The affected bit in your example of 'xx10' is the '1' between the 'xx' and '0', which (as you correctly point out) is the bit that gets changed to 'xx00'. Rather than being an error, that is the intention of the hack.

No, the problem is that you and John Doe are stupid. There is nothing in the least ambiguous about "the rightmost 1-bit".

I had to go back and read Bit Hack#6 again to check, but it DOES do what it says - it turns off the *rightmost 1 bit* (that is, the last binary '1' when reading left to right), which is not necessarily the *rightmost bit* of the number.

Grammatically it isn't clear that 1 is not count but the property of the bit. I mean it could mean "turns off rightmost n bits", it is here clear that n is count, in case of 1 we can't be sure about that.

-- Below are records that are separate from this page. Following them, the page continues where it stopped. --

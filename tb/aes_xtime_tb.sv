// aes_xtime_tb: checks the multiply-by-two block for all 256 inputs against
// a generic GF(2^8) multiplier, plus the known products 57*2 = AE and
// AE*2 = 47 (reduction case).
module aes_xtime_tb;
  import aes_ref_pkg::*;
  logic [7:0] i, o;
  int checks = 0, failures = 0;

  aes_xtime dut (.i, .o);

  task automatic check(logic [7:0] got, logic [7:0] exp, string what);
    checks++;
    if (got !== exp) begin
      failures++;
      $display("FAIL %s: got %02h expected %02h", what, got, exp);
    end
  endtask

  initial begin
    #1_000_000;
    failures++;
    $display("FAIL watchdog");
    $display("TB_RESULT checks=%0d failures=%0d", checks, failures);
    $finish;
  end

  initial begin
    i = 8'h57; #1; check(o, 8'hAE, "57*2");
    i = 8'hAE; #1; check(o, 8'h47, "AE*2");
    for (int x = 0; x < 256; x++) begin
      i = 8'(x); #1;
      check(o, ref_mul(8'(x), 8'h02), $sformatf("x=%02h", x));
    end
    $display("TB_RESULT checks=%0d failures=%0d", checks, failures);
    $finish;
  end
endmodule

I understood it from the context but I see what 'John Doe' says.

"Grammatically it isn't clear that 1 is not count but the property of the bit."

God that's funny. Talk about grammatically unclear ...

Right, turning off the rightmost bit is this

x = n & (~1)

2 & ~1 = 2
3 & ~1 = 2

No, stupid, this is about turning off the rightmost *1-bit*.

Sorry, but you're an idiot ... turning off the rightmost 1-bit of 10 yields 00 ... duh.